It should be noted that a few evaluations of the NMSL repeal concluded that the increased limits were associated with improved road safety. A Cato Institute report entitled “Speed doesn’t kill” concluded that the speed limit increases were associated with significantly fewer injuries, an insignificant increase in fatalities, and a considerable cost benefit. They did not report their methods but seem to have used a simple before–after comparison of fatality rates (ignoring long-term downward trends) [62]. Similarly, a New York study also used a before vs after design and found 28% fewer fatalities per vehicle kilometer travelled (VKT) on New York freeways after speed limits were increased from 55 to 65 mph.
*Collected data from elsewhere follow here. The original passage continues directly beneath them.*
// sea_pkg: types and constants shared by the SEA (Scalable Encryption Algorithm)
// loop core and its modular adders.
//
// adder_e selects which modular-adder architecture every word adder of the
// cipher uses:
//   MOD_ADDER1  generic adder-based modulo-m operator (two carry-propagate
//               adders and a multiplexer), used here with m = 2^b, which is the
//               addition of the original SEA cipher;
//   MOD_ADDER2  modulo 2^b-1 adder that computes x+y and x+y+1 in parallel and
//               lets the carry-out of x+y choose;
//   MOD_ADDER3  modulo 2^b-1 adder that adds the carry-out of x+y back in
//               (end-around carry), with no multiplexer.
// The two 2^b-1 adders give the "modified SEA": only the word addition inside
// the round function changes, so the cipher remains a Feistel network and is
// still inverted by the decrypt round.
//
// sea_rounds() gives the advised round count of SEA_{n,b}:
//   n_r = 3n/4 + 2(n_b + floor(b/2)),  n_b = n/(2b),  rounded up to an odd number.
// The oddness rule is the paper's; the formula itself is the one of the
// original SEA specification, which the paper refers to but does not print.
package sea_pkg;

  typedef enum int {
    MOD_ADDER1 = 1,
    MOD_ADDER2 = 2,
    MOD_ADDER3 = 3
  } adder_e;

  function automatic int sea_rounds(input int n, input int b);
    int nb;
    int nr;
    nb = n / (2 * b);
    nr = (3 * n) / 4 + 2 * (nb + b / 2);
    if (nr % 2 == 0) nr = nr + 1;
    return nr;
  endfunction

endpackage
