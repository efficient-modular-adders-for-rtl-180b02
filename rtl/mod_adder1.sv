// mod_adder1: adder-based modulo-m operator (Mod_adder1).
//
// For x, y in [0, m-1], (x + y) mod m is x + y when x + y < m and x + y - m
// otherwise. Two carry-propagate adders work in cascade: the first forms
// s1 = x + y with its carry (W+1 bits), the second forms s2 = s1 - m as a
// two's-complement sum with two extra bits. The sign bit of s2 drives a 2:1
// multiplexer that keeps s1 while it is below m and s2 otherwise. This is the
// structure the paper gives for Mod_adder1; the cascade (rather than a three-operand
// adder for x + y - m) is this design's choice.
//
// Interface: x, y are W-bit operands that must lie in [0, M-1]; z is the
// W-bit residue. Purely combinational. M may be any value from 2 to 2^W; with
// M = 2^W (the default) the operator is the plain modulo 2^b addition of SEA.
module mod_adder1 #(
  parameter int unsigned     W = 8,
  parameter longint unsigned M = 64'd1 << W
) (
  input  logic [W-1:0] x,
  input  logic [W-1:0] y,
  output logic [W-1:0] z
);

  // -m in W+2 bits, added by the second carry-propagate adder
  localparam logic [W+1:0] NEG_M = ~(W + 2)'(M) + (W + 2)'(1);

  logic [W:0]   s1;  // x + y
  logic [W+1:0] s2;  // x + y - m, two's complement

  always_comb begin
    s1 = {1'b0, x} + {1'b0, y};
    s2 = {1'b0, s1} + NEG_M;
    z  = s2[W+1] ? s1[W-1:0] : s2[W-1:0];
  end

endmodule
When compared to surrounding roads (ignoring a potential “spillover effect”), the decrease was 52% [63]. Finally, Lave looked at statewide changes in road fatalities and found a 3% to 5% reduction in fatalities in states that raised speed limits [32]. However, Lave’s analysis ignored the long-term downward trend in fatalities, did not account for changes in VKT, and included fatalities on urban roads which were not affected by speed limit changes [42,64]. Greenstone reanalyzed the same data as Lave and found a sharp increase in fatalities on rural interstates as well as an even larger decline in urban fatalities, which together resulted in a non-significant decline in statewide fatalities [64].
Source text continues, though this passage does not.